Keywords: Agent Based Modelling
Need: Agent based modelling is a powerful tool for simulating complex problems such as the spread of epidemics, consumer behaviour or congestion. However, there are not many successful examples of applied agent based simulation in the NHS, partly due to finding an appropriate use-case and partly due to the level of complication in the model development. HASH have created an online intuitive tool which allows for this technique to be demonstrated in a transparent manner. Using HASH or a similar tool, this project would seek to investigate the power of agent based simulations and their appropriate application for managing health services.
Current Knowledge/Examples & Possible Techniques/Approaches: Whilst other suitable tools may exist (Mesa (Python) or Repast (Java) frameworks), our discovery work has demonstrated that HASH would allow a model to be created in the timeframes for this project and that the learnings would be transferable and open. Example simulations can be found on the HASH website as well as a guide to using the HASH process modeling library and visual interface. However, if a candidate brings experience/knowledge of an alternative open framework for building these models, then the project could focus on demonstrating a use-case through their recommended tool.

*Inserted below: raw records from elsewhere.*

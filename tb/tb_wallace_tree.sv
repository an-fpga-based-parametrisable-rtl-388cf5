// tb_wallace_tree - drives a new set of random rows every cycle into a
// nine-row tree (three levels: 4-2/4-2/FF, 4-2/FF, 3-2) and a four-row tree
// (one 4-2 level), and checks that the two output rows add up to the sum of
// the rows that entered exactly 3 and 1 cycles earlier respectively.
module tb_wallace_tree;
  localparam int YW = 32;
  logic clk = 1'b0;
  always #5 clk = ~clk;

  logic [YW-1:0] rows9 [9];
  logic [YW-1:0] rows4 [4];
  logic [YW-1:0] s9, c9, s4, c4;
  logic [YW-1:0] hist9 [$];
  logic [YW-1:0] hist4 [$];
  int checks = 0, failures = 0;

  wallace_tree #(.NPP(9), .YW(YW)) dut9 (.clk, .rows(rows9), .s(s9), .c(c9));
  wallace_tree #(.NPP(4), .YW(YW)) dut4 (.clk, .rows(rows4), .s(s4), .c(c4));

  initial begin
    repeat (2000) @(posedge clk);
    failures++;
    $display("TB_RESULT checks=%0d failures=%0d", checks, failures);
    $finish;
  end

  initial begin
    logic [YW-1:0] t9, t4;
    for (int cyc = 0; cyc < 300; cyc++) begin
      t9 = '0;
      t4 = '0;
      for (int j = 0; j < 9; j++) begin
        rows9[j] = (cyc % 7 == 0) ? '1 : YW'($urandom);
        t9 += rows9[j];
      end
      for (int j = 0; j < 4; j++) begin
        rows4[j] = YW'($urandom);
        t4 += rows4[j];
      end
      hist9.push_back(t9);
      hist4.push_back(t4);
      @(posedge clk);
      #1;
      // after this edge, outputs hold the rows of (3 - 1) and (1 - 1) cycles back
      if (hist9.size() >= 3) begin
        checks++;
        if (YW'(s9 + c9) !== hist9[hist9.size() - 3]) begin
          failures++;
          $display("9-row tree cycle %0d: got %h expected %h", cyc, YW'(s9 + c9), hist9[hist9.size() - 3]);
        end
      end
      checks++;
      if (YW'(s4 + c4) !== hist4[hist4.size() - 1]) begin
        failures++;
        $display("4-row tree cycle %0d: got %h expected %h", cyc, YW'(s4 + c4), hist4[hist4.size() - 1]);
      end
    end
    $display("TB_RESULT checks=%0d failures=%0d", checks, failures);
    $finish;
  end
endmodule
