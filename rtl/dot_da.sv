// dot_da - N-point discrete orthogonal transform by distributed arithmetic
// with offset binary coding (OBC).
//
// The N input words X_0..X_{N-1} (signed, W bits) are loaded in parallel into
// N parallel-to-serial converters and then consumed one bit slice per cycle,
// LSB first.  Each slice is turned by the XOR address decoder into an (N-1)-bit
// address shared by N half-size ROMs, one per output row i; each ROM word,
// negated when the decoder says so, is added into that row's
// shift-accumulator, which starts from the row constant D_extra.  After W
// cycles all N results Y_i = sum_k A_ik X_k are complete at once, and a new
// vector can already be loading.  No multiplier is used.
//
// Interface: `in_valid`/`in_ready` accept a vector `x`; `y_valid` pulses for
// one cycle with all N results on `y` (sign-extended to YW bits), W + 1 cycles
// after the accepted vector.  Throughput one vector per W cycles.
// The structure (PSCs, XOR decoding, ROM per output, XOR after the ROM,
// adder/FF/SR loop, D_extra multiplexer, S1/S2) follows the OBC engine
// description; the handshake, word widths and the integer (doubled) ROM words
// are this design's choices.
module dot_da
  import dot_pkg::*;
#(
  parameter int         N         = 4,
  parameter int         W         = 8,
  parameter int         L         = 8,
  parameter int         YW        = 32,
  parameter transform_e TRANSFORM = DOT_DCT
) (
  input  logic                        clk,
  input  logic                        rst_n,
  input  logic                        in_valid,
  output logic                        in_ready,
  input  logic signed [N-1:0][W-1:0]  x,
  output logic                        y_valid,
  output logic signed [N-1:0][YW-1:0] y
);
  localparam int RW = L + $clog2(N) + 1;
  localparam int AW = RW + W + 1;
  localparam int MW = (W > 1) ? $clog2(W) : 1;

  logic          load, busy, s1, s2;
  logic [MW-1:0] m;
  logic [N-1:0]  xbits;
  logic [N-2:0]  addr;
  logic          neg;

  da_controller #(.W(W)) u_ctrl (
    .clk, .rst_n, .start(in_valid), .ready(in_ready), .load, .busy,
    .s1, .s2, .done(y_valid), .m
  );

  for (genvar k = 0; k < N; k++) begin : g_psc
    psc #(.W(W)) u_psc (
      .clk, .load, .shift(busy), .din(x[k]), .bit_out(xbits[k])
    );
  end

  obc_addr_decoder #(.N(N)) u_dec (.xbits, .s1, .addr, .neg);

  for (genvar i = 0; i < N; i++) begin : g_row
    logic signed [RW-1:0] word;
    logic signed [AW-1:0] yi;

    obc_rom #(.N(N), .L(L), .ROW(i), .TRANSFORM(TRANSFORM)) u_rom (
      .addr, .word
    );

    da_shift_acc #(.N(N), .W(W), .L(L),
                   .EXTRA(obc_extra(TRANSFORM, N, L, i))) u_acc (
      .clk, .en(busy), .s2, .neg, .word, .y(yi)
    );

    assign y[i] = YW'(yi);
  end

  // S2 opens and S1 closes every transform, at bit-cycles 0 and W-1.
  assert property (@(posedge clk) disable iff (!rst_n) s2 == (busy && m == '0));
  assert property (@(posedge clk) disable iff (!rst_n) s1 == (busy && int'(m) == W - 1));
endmodule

Related Previous Internship Projects: SynPath
Enables Future Work: Demonstration of technique feeding into further SynPath developments as well as supporting pathway analysis and system modelling programmes.
Outcome/Learning Objectives: A&E capacity model built in HASH or alternate framework. Staff acting as agents deciding which patient to prioritise based on patient characteristics, current queue and A&E capacity (triage model). Learning would highlight when benefit can be realised from this approach and how to validate the model behaviour against reality.
Datasets: n/a for development, but SUS and ECDS data for validation.
Desired skill set: When applying please highlight any experience around agent based simulations, coding experience (including any coding in the open), and any other data science experience you feel relevant.